The trial featured testimony from Apple Chief Executive Officer Tim Cook and a handful of high-ranking Apple executives and Sweeney, along with several experts in antitrust law.

Epic argued at trial that Apple exercises control over the market for mobile-app distribution on iPads and iPhones to juice profits from commissions on payments made for virtual goods inside apps. Apple denied abusing its power, maintaining that it competes in a market for digital game transactions that occur on numerous devices including video game consoles.

Once Allies

The companies were once allies. Apple forged a partnership Epic a decade ago that was one of the iPhone maker’s closest with any app developer. But the relationship began to sour in 2017 when Epic released Fortnite. That’s when Sweeney began publicly criticizing Apple’s payment system.

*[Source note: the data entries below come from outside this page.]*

// tb_tabarb_router: end-to-end test of the router at its default (aggressive)
// parameters: adaptive routing, PaRF<3,3,1,1>, 2-cycle arbitration, 8 VCs
// of 8 flits per input port.
//
// Four upstream senders keep per-VC credit counters (eight per VC, returned
// by credit_out) and inject flits on random VCs; each flit carries its source
// port, VC and sequence number in its data and a random route (any output
// but the one of the same name, or ejection).  Downstream, out_ready and
// eject_ready are randomly withdrawn.  A scoreboard checks that every flit
// leaves exactly once, by the port its route names, in order within its VC,
// with its data and VC intact, and that everything drains at the end.
// The run counts each mechanism and fails if one never happened: crossbar
// traversal, ejection, ejection and crossbar from one port in the same
// cycle, four simultaneous crossbar matches, a credit stall (VC queue full
// upstream), output back-pressure and an anti-starvation episode.  It also
// reports the average number of matches per arbitration.
module tb_tabarb_router;
  import tabarb_pkg::*;

  localparam int NVC = 8, DEPTH = 8, INJECT_CYCLES = 4000;

  logic clk = 0, rst_n = 0;
  always #5 clk = ~clk;
  int checks = 0, failures = 0;

  logic  [3:0]          in_valid, out_ready, out_valid, eject_ready, eject_valid;
  logic  [3:0][2:0]     in_vc, out_vc;
  flit_t [3:0]          in_flit, out_flit, eject_flit;
  logic  [3:0][NVC-1:0] credit_out;
  logic  [2:0]          match_count;
  logic                 starve_active;

  tabarb_router dut (
    .clk, .rst_n, .in_valid, .in_vc, .in_flit, .credit_out, .out_ready, .out_valid,
    .out_flit, .out_vc, .eject_ready, .eject_valid, .eject_flit, .match_count, .starve_active);

  int    credits [4][NVC];
  int    seq [4][NVC];
  flit_t sb [4][NVC][$];
  int    sent = 0, recv = 0;
  int    n_xbar = 0, n_eject = 0, n_both = 0, n_four = 0, n_credit_stall = 0;
  int    n_backpressure = 0, n_starve = 0, n_arb_cycles = 0, n_matches = 0;
  bit    starve_prev = 0, injecting = 1;

  task automatic fail(string s);
    failures++;
    if (failures < 20) $display("FAIL t=%0t %s", $time, s);
  endtask

  // Check one flit leaving the router by output o (xbar) or ejection port o.
  task automatic receive(int o, bit ej, flit_t f, int vc);
    int sp, sv;
    flit_t e;
    sp = int'(f.data[63:62]);
    sv = int'(f.data[61:59]);
    checks++;
    if (sb[sp][sv].size() == 0) begin fail("flit nobody sent"); return; end
    e = sb[sp][sv].pop_front();
    recv++;
    if (f != e) fail($sformatf("port %0d vc %0d: wrong flit or order", sp, sv));
    if (ej && (!f.eject || sp != o)) fail("ejected at the wrong port");
    if (!ej && (f.eject || int'(f.out_port) != o)) fail("left by the wrong output");
    if (!ej && vc != sv) fail("out_vc wrong");
  endtask

  initial begin
    repeat (30000) @(posedge clk);
    failures++;
    $display("watchdog expired");
    $display("TB_RESULT checks=%0d failures=%0d", checks, failures);
    $finish;
  end

  // Output side: observe at every negedge (values latched at the last posedge).
  always @(negedge clk) if (rst_n) begin
    for (int o = 0; o < 4; o++) begin
      if (out_valid[o]) begin
        receive(o, 0, out_flit[o], int'(out_vc[o]));
        n_xbar++;
        if (eject_valid[out_flit[o].data[63:62]]) n_both++;
      end
      if (eject_valid[o]) begin receive(o, 1, eject_flit[o], 0); n_eject++; end
    end
  end

  // Mechanism counters, sampled just before the clock edge.
  always @(posedge clk) if (rst_n) begin
    n_arb_cycles++;
    n_matches += int'(match_count);
    if (match_count == 3'd4) n_four++;
    if (starve_active && !starve_prev) n_starve++;
    starve_prev <= starve_active;
    if (out_ready != 4'hF) n_backpressure++;
  end

  // Credits come back one cycle after a flit leaves its queue.
  always @(negedge clk) if (rst_n)
    for (int p = 0; p < 4; p++) for (int v = 0; v < NVC; v++)
      if (credit_out[p][v]) credits[p][v]++;

  initial begin
    in_valid = '0; in_vc = '0; in_flit = '0; out_ready = '1; eject_ready = '1;
    for (int p = 0; p < 4; p++) for (int v = 0; v < NVC; v++) begin
      credits[p][v] = DEPTH; seq[p][v] = 0;
    end
    repeat (3) @(posedge clk);
    rst_n = 1;
    for (int c = 0; c < INJECT_CYCLES + 3000; c++) begin
      @(negedge clk);
      #1;
      injecting = (c < INJECT_CYCLES);
      // Load phases: heavy, with a hot VC per port so queues fill up.
      for (int p = 0; p < 4; p++) begin
        automatic int v, o;
        in_valid[p] = 0;
        if (injecting && $urandom_range(0, 9) < 9) begin
          v = ($urandom_range(0, 3) == 0) ? 0 : $urandom_range(0, NVC - 1);
          if (credits[p][v] == 0) n_credit_stall++;
          else begin
            credits[p][v]--;
            in_valid[p] = 1;
            in_vc[p]    = 3'(v);
            in_flit[p].eject = ($urandom_range(0, 6) == 0);
            do o = $urandom_range(0, 3); while (o == p);
            in_flit[p].out_port = 2'(o);
            in_flit[p].data = {2'(p), 3'(v), 27'(seq[p][v]), 32'($urandom)};
            seq[p][v]++;
            sb[p][v].push_back(in_flit[p]);
            sent++;
          end
        end
      end
      // Downstream back-pressure: output X- and ejection port 0 are often blocked.
      out_ready   = ($urandom_range(0, 9) < 2) ? 4'b1101 : 4'hF;
      eject_ready = ($urandom_range(0, 9) < 3) ? 4'b1110 : 4'hF;
      if (!injecting && sent == recv) break;
    end
    @(negedge clk);
    in_valid = '0;
    repeat (5) @(negedge clk);
    checks++;
    if (sent != recv) fail($sformatf("sent %0d flits, received %0d", sent, recv));
    checks++; if (n_xbar == 0)         fail("no crossbar traversal");
    checks++; if (n_eject == 0)        fail("no ejection");
    checks++; if (n_both == 0)         fail("never ejected and crossed from one port together");
    checks++; if (n_four == 0)         fail("never four matches in one arbitration");
    checks++; if (n_credit_stall == 0) fail("never a credit stall");
    checks++; if (n_backpressure == 0) fail("never output back-pressure");
    checks++; if (n_starve == 0)       fail("anti-starvation never triggered");
    $display("flits %0d: crossbar %0d ejected %0d; eject+crossbar same port %0d; 4-match cycles %0d",
             sent, n_xbar, n_eject, n_both, n_four);
    $display("credit stalls %0d, back-pressure cycles %0d, starvation episodes %0d",
             n_credit_stall, n_backpressure, n_starve);
    $display("average matches per cycle %0.2f", real'(n_matches) / real'(n_arb_cycles));
    $display("TB_RESULT checks=%0d failures=%0d", checks, failures);
    $finish;
  end
endmodule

South Korea became the first country to force Apple and Google to open up their app stores to other payment systems, setting a potentially radical precedent for their lucrative operations elsewhere around the world. The measure passed by the National Assembly Aug. 31 will ban app store operators from forcing developers to use their online payment systems and instead allow users to pay through a variety of methods.

Meanwhile, the U.S. Congress is considering bipartisan legislation that would rein in Apple and Google’s ability to set the rules that govern their marketplaces.

The case is Epic Games Inc. v. Apple Inc., 20-cv-05640, U.S. District Court, Northern District of California (San Francisco).